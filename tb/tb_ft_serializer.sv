// Self-checking testbench of ft_serializer at a reduced record length
// (NINPUTS = 5) and non-default header values.
//
// A list of records is generated up front: random header enables (with the
// all-disabled and all-enabled cases forced in), random data and a random gap
// of 0..3 idle cycles to the next record, a gap of 0 meaning that the next
// run request arrives while the current record is still being sent.  From
// that list alone the testbench works out, cycle by cycle, what run, the
// enables and the data must be, and which byte the stream must carry: the
// record starting at cycle s carries its enabled headers in the order A, B,
// C and then its data bytes in cycles s, s+1, ... with no gap, and data_out
// is 0 whenever data_valid is low.  Inputs change just after a rising edge;
// outputs are compared at the falling edge.  After the first data byte of a
// record the header enables are toggled at random to show they are ignored.
// A final phase resets the device in the middle of a record and checks that
// the stream stops at once and that a new record then starts cleanly.
module tb_ft_serializer;
  import serializer_pkg::*;

  localparam int unsigned N  = 5;
  localparam byte_t       HA = 8'hA5;
  localparam byte_t       HB = 8'h3C;
  localparam byte_t       HC = 8'hF0;
  localparam int          R  = 300;     // records

  logic              clk = 1'b0;
  logic              rst_n = 1'b0;
  logic              run = 1'b0;
  logic              ea = 1'b0, eb = 1'b0, ec = 1'b0;
  logic [N-1:0][7:0] data = '0;
  logic [7:0]        dout;
  logic              dvalid;

  int checks = 0, failures = 0;

  ft_serializer #(.NINPUTS(N), .HEADER_A(HA), .HEADER_B(HB), .HEADER_C(HC)) dut (
    .clk(clk), .rst_n(rst_n), .run(run),
    .hdr_a_en(ea), .hdr_b_en(eb), .hdr_c_en(ec),
    .data(data), .data_out(dout), .data_valid(dvalid)
  );

  always #5 clk = ~clk;

  // Record list and the derived schedule.
  logic [2:0] rec_en   [R];           // {C, B, A}
  byte_t      rec_data [R][N];
  int         rec_start[R];
  int         rec_len  [R];
  int         rec_nh   [R];

  function automatic byte_t expected_byte(int r, int i);
    byte_t hdr[$];
    if (rec_en[r][0]) hdr.push_back(HA);
    if (rec_en[r][1]) hdr.push_back(HB);
    if (rec_en[r][2]) hdr.push_back(HC);
    if (i < hdr.size()) return hdr[i];
    return rec_data[r][i - hdr.size()];
  endfunction

  task automatic check(logic exp_v, byte_t exp_d, int cyc);
    checks++;
    if (dvalid !== exp_v || dout !== exp_d) begin
      failures++;
      if (failures < 20)
        $display("MISMATCH cycle %0d: got valid=%0b data=%02h, expected valid=%0b data=%02h",
                 cyc, dvalid, dout, exp_v, exp_d);
    end
  endtask

  int cur;     // index of the latest record that has started (or -1)
  int b2b_empty = 0;

  initial begin
    int c, s, gap;
    // --- build the record list
    s = 4;
    for (int r = 0; r < R; r++) begin
      if      (r % 7 == 0) rec_en[r] = 3'b000;
      else if (r % 7 == 1) rec_en[r] = 3'b111;
      else                 rec_en[r] = 3'($urandom_range(0, 7));
      for (int i = 0; i < N; i++) rec_data[r][i] = 8'($urandom);
      rec_nh[r]    = int'(rec_en[r][0]) + int'(rec_en[r][1]) + int'(rec_en[r][2]);
      rec_len[r]   = rec_nh[r] + N;
      rec_start[r] = s;
      gap = ($urandom_range(0, 9) < 4) ? 0 : $urandom_range(1, 3);
      if (r > 0 && rec_start[r] == rec_start[r-1] + rec_len[r-1] && rec_en[r] == 3'b000)
        b2b_empty++;
      s = s + rec_len[r] + gap;
    end

    // --- reset: stream must stay silent
    rst_n = 1'b0;
    repeat (2) begin
      @(negedge clk);
      check(1'b0, 8'h00, -1);
    end
    @(posedge clk); #1 rst_n = 1'b1;

    // --- cycle-by-cycle run; cycle 0 begins at this edge
    cur = -1;
    c = 0;
    while (1) begin
      if (c > 0) begin
        @(posedge clk); #1;
      end
      if (cur + 1 < R && rec_start[cur+1] == c) cur++;
      // drive inputs of cycle c
      run = (cur + 1 < R && rec_start[cur+1] == c + 1);
      if (cur >= 0) begin
        for (int i = 0; i < N; i++) data[i] = rec_data[cur][i];
        if (c >= rec_start[cur] + rec_nh[cur] + 1)
          {ec, eb, ea} = 3'($urandom_range(0, 7));
        else
          {ec, eb, ea} = rec_en[cur];
      end
      @(negedge clk);
      if (cur >= 0 && c < rec_start[cur] + rec_len[cur])
        check(1'b1, expected_byte(cur, c - rec_start[cur]), c);
      else
        check(1'b0, 8'h00, c);
      if (cur == R - 1 && c >= rec_start[cur] + rec_len[cur] + 2) break;
      c++;
    end

    if (b2b_empty == 0) begin
      failures++;
      $display("FAIL: no back-to-back record with all headers disabled was generated");
    end

    // --- asynchronous reset in the middle of a record
    @(posedge clk); #1;
    {ec, eb, ea} = 3'b101;
    for (int i = 0; i < N; i++) data[i] = 8'(8'h40 + i);
    run = 1'b1;
    @(posedge clk); #1 run = 1'b0;
    @(negedge clk); check(1'b1, HA, -2);
    @(posedge clk); #1;
    @(negedge clk); check(1'b1, HC, -2);
    @(posedge clk); #1;
    @(negedge clk); check(1'b1, 8'h40, -2);
    #1 rst_n = 1'b0;
    #1 check(1'b0, 8'h00, -3);
    @(posedge clk); #1 rst_n = 1'b1;
    @(negedge clk); check(1'b0, 8'h00, -3);
    // fresh record, all headers off: must start from data[0]
    {ec, eb, ea} = 3'b000;
    @(posedge clk); #1 run = 1'b1;
    @(posedge clk); #1 run = 1'b0;
    for (int i = 0; i < N; i++) begin
      @(negedge clk); check(1'b1, 8'(8'h40 + i), -4);
      @(posedge clk); #1;
    end
    @(negedge clk); check(1'b0, 8'h00, -4);

    $display("TB_RESULT checks=%0d failures=%0d", checks, failures);
    $finish;
  end

  // Watchdog.
  initial begin
    repeat (20000) @(posedge clk);
    failures++;
    $display("FAIL: watchdog expired");
    $display("TB_RESULT checks=%0d failures=%0d", checks, failures);
    $finish;
  end

endmodule
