// Top level of the header/data serializer device.
//
// The device takes NINPUTS data bytes on parallel inputs, three header
// enables and a run request, and produces a record of optional header bytes
// followed by the data bytes on a byte-wide stream (data_out, qualified by
// data_valid), one byte per clock and without idle cycles for disabled
// headers.  All of the work is done in ft_serializer; this level fixes the
// device's pin-out.  The byte stream is where the serial link that carries
// the record away would attach: the link itself is not part of this design,
// so its side is brought out as plain ports.
//
// Timing is that of ft_serializer: the first byte appears in the cycle after
// run is sampled high, a record lasts (enabled headers + NINPUTS) cycles, and
// data_out/data_valid are combinational from the internal registers and the
// header/data inputs.  Reset is asynchronous and active low.
module serializer_top
  import serializer_pkg::*;
#(
  parameter int unsigned NINPUTS  = serializer_pkg::DEF_NINPUTS,
  parameter byte_t       HEADER_A = serializer_pkg::DEF_HEADER_A,
  parameter byte_t       HEADER_B = serializer_pkg::DEF_HEADER_B,
  parameter byte_t       HEADER_C = serializer_pkg::DEF_HEADER_C
) (
  input  logic                     clk,
  input  logic                     rst_n,
  input  logic                     run,
  input  logic                     hdr_a_en,
  input  logic                     hdr_b_en,
  input  logic                     hdr_c_en,
  input  logic [NINPUTS-1:0][7:0]  data,
  // towards the serial link
  output logic [7:0]               link_data,
  output logic                     link_valid
);

  ft_serializer #(
    .NINPUTS  (NINPUTS),
    .HEADER_A (HEADER_A),
    .HEADER_B (HEADER_B),
    .HEADER_C (HEADER_C)
  ) u_ser (
    .clk        (clk),
    .rst_n      (rst_n),
    .run        (run),
    .hdr_a_en   (hdr_a_en),
    .hdr_b_en   (hdr_b_en),
    .hdr_c_en   (hdr_c_en),
    .data       (data),
    .data_out   (link_data),
    .data_valid (link_valid)
  );

endmodule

··········

**Assignment:**
Return, unchanged, the run of lines above that opens with the line containing "clk); check(1'b0, 8'h00, -3);" and closes with the line containing "check(1'b0, 8'h00, -4);". Include both.

**Reply to the task:**
    @(negedge clk); check(1'b0, 8'h00, -3);
    // fresh record, all headers off: must start from data[0]
    {ec, eb, ea} = 3'b000;
    @(posedge clk); #1 run = 1'b1;
    @(posedge clk); #1 run = 1'b0;
    for (int i = 0; i < N; i++) begin
      @(negedge clk); check(1'b1, 8'(8'h40 + i), -4);
      @(posedge clk); #1;
    end
    @(negedge clk); check(1'b0, 8'h00, -4);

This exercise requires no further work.